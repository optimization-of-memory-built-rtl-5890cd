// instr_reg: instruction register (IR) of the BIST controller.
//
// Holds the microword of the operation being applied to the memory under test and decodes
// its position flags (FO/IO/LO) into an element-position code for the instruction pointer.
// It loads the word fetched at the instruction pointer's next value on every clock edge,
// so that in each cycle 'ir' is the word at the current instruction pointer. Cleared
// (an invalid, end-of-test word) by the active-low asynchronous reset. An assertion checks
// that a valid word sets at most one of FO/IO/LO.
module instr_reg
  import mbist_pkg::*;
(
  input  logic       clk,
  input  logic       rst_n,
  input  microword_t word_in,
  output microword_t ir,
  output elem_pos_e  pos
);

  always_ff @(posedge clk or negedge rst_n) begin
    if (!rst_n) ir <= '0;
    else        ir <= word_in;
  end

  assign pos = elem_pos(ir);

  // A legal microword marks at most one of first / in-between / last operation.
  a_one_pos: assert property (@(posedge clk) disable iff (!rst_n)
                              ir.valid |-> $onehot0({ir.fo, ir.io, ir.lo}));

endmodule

**Task description**
Find each line above that contains "operation", and copy those lines.

**Task result**
// Holds the microword of the operation being applied to the memory under test and decodes
  // A legal microword marks at most one of first / in-between / last operation.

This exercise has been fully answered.